Various studies illustrated that downregulation of pro-inflammatory cytokines reduced cyst formation and inflammation in ADPKD [3840]. MSCs have the potential to decrease both the activity of the nuclear factor kappa B (NF-ĸB) pathway [11] and pro-inflammatory cytokines, which eventually lessen inflammation in a CKD model [12].

Following ADPKD progression, renovascular architecture disrupts where there is the vessel network around the cyst [13, 41]. Vascular endothelial growth factor (VEGF) is an antiapoptotic molecule [42] that can normalize the blood vessel network surrounding the cysts, BUN, SCr, and the cyst disorder as well as reduce macrophage pericystic infiltration in an ARPKD model [43]. VEGF C has been shown to decrease in an ARPKD mice model [43]. Human MSCs are a source of VEGF and may be useful for appropriate angiogenesis [44].
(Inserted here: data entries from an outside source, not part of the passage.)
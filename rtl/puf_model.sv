// puf_model - BEHAVIOURAL MODEL of a physically unclonable function (PUF),
// not a circuit to be built. A real PUF derives its responses from random
// manufacturing variation of the silicon; that cannot be written as RTL.
//
// The model stands in for it: each chip is given a CHIP_ID (its "process
// variation"), and the response to a challenge is a fixed pseudo-random
// function of (CHIP_ID, challenge), so the same chip always answers the
// same challenge with the same bits (the lock assumes a stable PUF) and two
// chips almost never agree. Response bits are produced 64 at a time by a
// mixing hash over (CHIP_ID, challenge, word index).
//
// Interface: `challenge` (the PUF inputs handed to each chip) in,
// `response` (RW bits, 4 per HFSM layer) out. Combinational and settled
// at once; a real PUF's evaluation time is not modelled.
//
// The challenge/response interface and the 4N response bits follow the
// scheme; the challenge width and the response function are this model's
// own choices.
module puf_model
  import hfsm_pkg::*;
#(
  parameter int unsigned CW      = 64,                    // challenge bits
  parameter int unsigned RW      = 4 * N_LAYERS_DEFAULT,  // response bits
  parameter logic [63:0] CHIP_ID = CHIP_ID_DEFAULT
) (
  input  logic [CW-1:0] challenge,
  output logic [RW-1:0] response
);

  localparam int unsigned NW = (RW + 63) / 64;   // 64-bit response words
  localparam int unsigned NC = (CW + 63) / 64;   // 64-bit challenge words

  logic [NW*64-1:0] resp_words;

  always_comb begin
    logic [NC*64-1:0] ch;
    logic [63:0]      acc;
    ch  = '0;
    ch[CW-1:0] = challenge;
    acc = mix64(CHIP_ID);
    for (int c = 0; c < NC; c++) acc = mix64(acc ^ ch[64*c +: 64]);
    for (int w = 0; w < NW; w++) resp_words[64*w +: 64] = mix64(acc + 64'(w));
  end

  assign response = resp_words[RW-1:0];

endmodule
RAS inhibition improves BP and TKV, and prevents the spread of cyst formation in experimental animal models and humans [23, 45]. MSCs reduce renin, angiotensin-converting enzyme (ACE), and angiotensin II type 1 (AT1) receptor expression, and lead to reductions in BP, inflammation, and fibrosis [46, 47]. The MSC inhibitory effect on RAS is more stable than ACE inhibitors [47].
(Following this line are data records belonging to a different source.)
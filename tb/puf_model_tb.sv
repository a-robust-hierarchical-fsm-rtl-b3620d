// puf_model_tb - checks the properties the lock relies on in the PUF model.
//
// Three chips (different CHIP_ID) are given the same random challenges.
// Checked: a chip answers a repeated challenge with the same response
// (stability); two chips answer the same challenge differently, with an
// average Hamming distance near half the response width (uniqueness); the
// responses of one chip to different challenges differ; ones and zeros are
// balanced over many responses. A wide instance (70-bit challenge, 100-bit
// response) checks that every challenge bit and every response word
// matters.
module puf_model_tb;
  int checks = 0, failures = 0;
  logic clk = 1'b0;
  always #5 clk = ~clk;

  initial begin : watchdog
    repeat (100000) @(posedge clk);
    failures++;
    $display("TB_RESULT checks=%0d failures=%0d (watchdog)", checks, failures);
    $finish;
  end

  task automatic check(input string what, input bit ok);
    checks++;
    if (!ok) begin
      failures++;
      if (failures < 20) $display("FAIL %s", what);
    end
  endtask

  localparam int unsigned RW = 40;
  logic [63:0] ch;
  logic [RW-1:0] ra, rb, rc;
  puf_model #(.CW(64), .RW(RW), .CHIP_ID(64'h1)) chip_a (.challenge(ch), .response(ra));
  puf_model #(.CW(64), .RW(RW), .CHIP_ID(64'h2)) chip_b (.challenge(ch), .response(rb));
  puf_model #(.CW(64), .RW(RW), .CHIP_ID(64'hDEAD_BEEF_0123_4567)) chip_c (.challenge(ch), .response(rc));

  logic [69:0]  chw;
  logic [99:0]  rw;
  puf_model #(.CW(70), .RW(100), .CHIP_ID(64'h77)) chip_w (.challenge(chw), .response(rw));

  initial begin
    int hd_sum, ones, n;
    logic [RW-1:0] first_a, prev_a;
    logic [99:0]   base_w;
    prev_a = '0;
    hd_sum = 0; ones = 0; n = 0;
    for (int t = 0; t < 500; t++) begin
      ch = {$urandom, $urandom};
      #1;
      first_a = ra;
      check("chips a and b differ", ra != rb);
      check("chips a and c differ", ra != rc);
      check("chips b and c differ", rb != rc);
      check("different challenges differ", t == 0 || ra != prev_a);
      hd_sum += $countones(ra ^ rb);
      ones   += $countones(ra);
      n++;
      prev_a = ra;
      // Repeat the challenge after another one: same answer.
      ch = ~ch; #1;
      ch = ~ch; #1;
      check("stable response", ra == first_a);
    end
    // Average Hamming distance between chips within 40..60 % of RW.
    check("inter-chip distance near 50%",
          hd_sum * 10 > n * RW * 4 && hd_sum * 10 < n * RW * 6);
    check("ones balanced", ones * 10 > n * RW * 4 && ones * 10 < n * RW * 6);

    // Wide instance: flipping any challenge bit changes every 64-bit
    // response word (checked on the two words).
    chw = {6'($urandom), $urandom, $urandom};
    #1 base_w = rw;
    for (int b = 0; b < 70; b++) begin
      chw[b] = ~chw[b];
      #1;
      check("flip changes word 0", rw[63:0] != base_w[63:0]);
      check("flip changes word 1", rw[99:64] != base_w[99:64]);
      chw[b] = ~chw[b];
      #1;
    end

    $display("TB_RESULT checks=%0d failures=%0d", checks, failures);
    $finish;
  end
endmodule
Taken together, following the safety and tolerability results of our study, the next step is to test the efficacy of MSC in ADPKD patients.

Limitations

The current trial limitations included our inability to demonstrate the efficacy due to the study design that consisted of a small sample size, lack of a control group, short follow-up period, the single cell infusion, and not using htTKV as a surrogate endpoint.

Conclusions

This trial demonstrated that an intravenous infusion of autologous MSCs was safe and well tolerated in ADPKD patients. We could not assess the efficacy due to the trial design. Our findings should be investigated in a randomized placebo-controlled trial with a larger population, which we intend to perform.